Nutanix Exec On The Challenges Of Integrating GenAI Workloads

IT leaders have made AI integration a priority but deploying AI in existing environments comes with a slew of challenges.

(Lee Caswell, Senior Vice President of Product Solutions Marketing , Nutanix)

Seventy-eight percent of business leaders surveyed in a 2024 Q4 report from Deloitte said they expected to increase their AI spending this year.

Implementing generative AI will account for a large position of that budget, according to those surveyed for Deloitte’s The State of Generative AI in the Enterprise report.

However, there are pain points organizations face implementing GenAI solutions: worries about regulations, concerns over having tech staff skilled enough in AI, and lack of a solid adoption strategy are some of the challenges leaders cited in the report.

MES Computing spoke with Lee Caswell, senior vice president of product solutions marketing at Nutanix, about the No. 1 issue organizations, including those in the midmarket, have with adopting GenAI—its implementation.

What are the biggest hurdles for the midmarket with implementing GenAI into their existing infrastructures?

Midmarket customers are looking at GenAI. They’ve got a couple of big questions.

First, when you see the level of investment required to build what’s called the large language model that you would use, it becomes obvious really quickly that they’re not doing that. They’re relying on LLMs that are built by either the hyperscalers or companies like Anthropic or Meta.

And so, it becomes: I’m going to either take a large language model, which I could run myself, or there’s certainly SaaS-level services, right? You’ve got things like Microsoft Copilot and ServiceNow.

But ... if you think about, how can you use generative AI, either to go and improve your internal operations or to build more sticky external customer relations? How would I do that as a midmarket company when I’m concerned about the privacy of my data, and so this becomes really interesting to think for a lot of these customers now of how can I go and take my infrastructure that I’m familiar with running and how would I make it generative AI-ready?

How is Nutanix helping those customers with integrating GenAI?

There are certain things that you expect in a generative AI use case. One is they’re generally running not just on CPUs, but they need GPUs. And so, the idea that all of our partners that we’re working with today have certified GPU-enabled servers. So from Dell, Cisco, HPE, Lenovo, others, you can get GPU-enabled servers, and that’s really important, because you’d have all the GPUs which are changing relatively quickly from Nvidia today and possibly others in the future. You can get access to those, and we can help you size those for the particular application that you’d want.

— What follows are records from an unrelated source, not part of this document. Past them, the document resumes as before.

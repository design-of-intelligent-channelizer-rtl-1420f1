// tb_dft_m: 7-point DFT. Random complex inputs (about 21 bits) are applied
// every clock; each output set is compared with the direct DFT
// X[k] = sum_n x[n] exp(-j 2 pi n k / 7) computed here, and must appear three
// clocks after its input. Tolerance follows from the 16-bit fractional constants.
module tb_dft_m;
  import chan_pkg::*;
  localparam int M = 7;
  localparam real PI2 = 6.283185307179586;
`include "tb_check.svh"
  logic clk = 0, rst_n = 0, in_valid = 0, out_valid;
  cplx_t x [M], y [M];
  dft_m #(.M(M)) dut (.*);
  always #5 clk = ~clk;

  real er [$], ei [$];   // M entries per output set
  int  cyc = 0, in_cyc [$];
  localparam int LAT = 3;

  initial begin
    repeat (500) @(posedge clk);
    failures++;
    $display("FAIL: watchdog");
    finish_tb();
  end

  always @(posedge clk) begin
    cyc++;
    if (rst_n && out_valid) begin
      real r [M], i [M];
      for (int k = 0; k < M; k++) begin r[k] = er.pop_front(); i[k] = ei.pop_front(); end
      check(cyc - in_cyc.pop_front() == LAT, $sformatf("latency %0d", cyc));
      for (int k = 0; k < M; k++)
        check($sqrt((y[k].re - r[k]) ** 2 + (y[k].im - i[k]) ** 2) <= 48.0,   // 6 products, each within 2^-17 * 2^21 + 1
              $sformatf("X[%0d] = (%0d,%0d) want (%0.1f,%0.1f)", k, y[k].re, y[k].im, r[k], i[k]));
    end
  end

  initial begin
    for (int n = 0; n < M; n++) x[n] = '0;
    repeat (3) @(negedge clk);
    rst_n = 1;
    for (int t = 0; t < 60; t++) begin
      real r [M], i [M];
      @(negedge clk);
      in_valid = (t % 5) != 4;
      for (int n = 0; n < M; n++) begin
        x[n].re = DATA_W'($urandom_range(0, 1 << 21) - (1 << 20));
        x[n].im = DATA_W'($urandom_range(0, 1 << 21) - (1 << 20));
      end
      if (in_valid) begin
        for (int k = 0; k < M; k++) begin
          r[k] = 0; i[k] = 0;
          for (int n = 0; n < M; n++) begin
            r[k] += x[n].re * $cos(PI2 * n * k / M) + x[n].im * $sin(PI2 * n * k / M);
            i[k] += x[n].im * $cos(PI2 * n * k / M) - x[n].re * $sin(PI2 * n * k / M);
          end
        end
        for (int k = 0; k < M; k++) begin er.push_back(r[k]); ei.push_back(i[k]); end
        in_cyc.push_back(cyc + 1);
      end
    end
    @(negedge clk);
    in_valid = 0;
    repeat (8) @(negedge clk);
    check(er.size() == 0, "every input set produced an output set");
    finish_tb();
  end
endmodule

Number two is for a lot of these folks the large language models are also changing relatively quickly. Nvidia has a set themselves called the Nvidia libraries. Hugging Face has a million models that you can choose from. You can choose public models like Llama 2, Llama 3, Mistral ... What we’ve done at Nutanix is we’ve built what’s effectively like an app store for LLMs. You can go pick the LLM you want to deploy on your GPU-enabled clusters, and then if you want to go change it over time, you can go change it and you have you’ve never bought the wrong thing. If you want to do a video application ... a fraud detection system, or you want to build a support copilot ... for a lot of [the] midmarket, probably the biggest question to ask first and/or to answer first is, what’s the application that I want? And how could AI help?

Then there’s the last piece of this, which is for a lot of these LLMs because they’re new. They’re based on containers, and this can be new for midmarket companies [that may not] have separate container teams or Kubernetes. With Nutanix, you can take our Nutanix Kubernetes platform, run Kubernetes and containers just the same way you run [virtual machines] today.

What is the difference that Nutanix is offering from let’s say a customer would get from an Azure or an AWS? Is it that hybrid scenario where they can have some infrastructure on-prem and some in the cloud?

Although the LLMs come from the public cloud, a lot of these companies are going to want to run them in their private data center, so [they aren’t] helping train a public model. So, there’s a policy aspect that’s a core element.

Another element is, even in the midmarket you may have different branches, for example, that you want to have running and so the edge starts playing into [that]. Maybe you have four different manufacturing facilities. You’re like, “Oh, I want to go and run AI in each one of those.” And relative to the cloud, we have a model that can extend all the way from the edge to a data center into the public cloud. And here’s a really important distinction, is you can scale our system down really effectively.

Also ... you can run when you’re disconnected from the cloud, and Nutanix is very good for that, so you don’t have to have an active cloud connection in order to run like a local manufacturing facility or local retail outlet.